# WORK INSTRUCTIONS
Once you have read the data below, print all of it exactly.
══ EXTRACTED DATA
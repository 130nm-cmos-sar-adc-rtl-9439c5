// tb_layer_counter: self-checking test of the layer counter.
// The 3-bit (R = 8) and 2-bit (R = 4) counters are cleared by sample and must
// then count 0,1,2,... modulo their size, one step per clock.
module tb_layer_counter;
  timeunit 1ns; timeprecision 1ps;

  logic       clk = 1'b0;
  logic       sample;
  logic [2:0] cnt3;
  logic [1:0] cnt2;
  int         ref_count;
  int         checks = 0, failures = 0;

  always #5 clk = ~clk;

  layer_counter #(.CW(3)) dut3 (.clk(clk), .sample(sample), .count(cnt3));
  layer_counter #(.CW(2)) dut2 (.clk(clk), .sample(sample), .count(cnt2));

  initial begin
    repeat (5000) @(posedge clk);
    failures++;
    $display("watchdog expired");
    $display("TB_RESULT checks=%0d failures=%0d", checks, failures);
    $finish;
  end

  initial begin
    sample = 1'b1;
    @(posedge clk);
    ref_count = 0;
    for (int n = 0; n < 2000; n++) begin
      @(negedge clk);
      checks++;
      if (int'(cnt3) != ref_count % 8 || int'(cnt2) != ref_count % 4) begin
        failures++;
        $display("cycle %0d: cnt3=%0d cnt2=%0d expected %0d", n, cnt3, cnt2, ref_count);
      end
      sample = ($urandom_range(0, 12) == 0);
      @(posedge clk);
      ref_count = sample ? 0 : ref_count + 1;
    end
    $display("TB_RESULT checks=%0d failures=%0d", checks, failures);
    $finish;
  end
endmodule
════
# EXERCISE ANSWER
repository 130nm-cmos-sar-adc-rtl-9439c5
// tb_layer_counter: self-checking test of the layer counter.
// The 3-bit (R = 8) and 2-bit (R = 4) counters are cleared by sample and must
// then count 0,1,2,... modulo their size, one step per clock.
module tb_layer_counter;
  timeunit 1ns; timeprecision 1ps;

  logic       clk = 1'b0;
  logic       sample;
  logic [2:0] cnt3;
  logic [1:0] cnt2;
  int         ref_count;
  int         checks = 0, failures = 0;

  always #5 clk = ~clk;

  layer_counter #(.CW(3)) dut3 (.clk(clk), .sample(sample), .count(cnt3));
  layer_counter #(.CW(2)) dut2 (.clk(clk), .sample(sample), .count(cnt2));

  initial begin
    repeat (5000) @(posedge clk);
    failures++;
    $display("watchdog expired");
    $display("TB_RESULT checks=%0d failures=%0d", checks, failures);
    $finish;
  end

  initial begin
    sample = 1'b1;
    @(posedge clk);
    ref_count = 0;
    for (int n = 0; n < 2000; n++) begin
      @(negedge clk);
      checks++;
      if (int'(cnt3) != ref_count % 8 || int'(cnt2) != ref_count % 4) begin
        failures++;
        $display("cycle %0d: cnt3=%0d cnt2=%0d expected %0d", n, cnt3, cnt2, ref_count);
      end
      sample = ($urandom_range(0, 12) == 0);
      @(posedge clk);
      ref_count = sample ? 0 : ref_count + 1;
    end
    $display("TB_RESULT checks=%0d failures=%0d", checks, failures);
    $finish;
  end
endmodule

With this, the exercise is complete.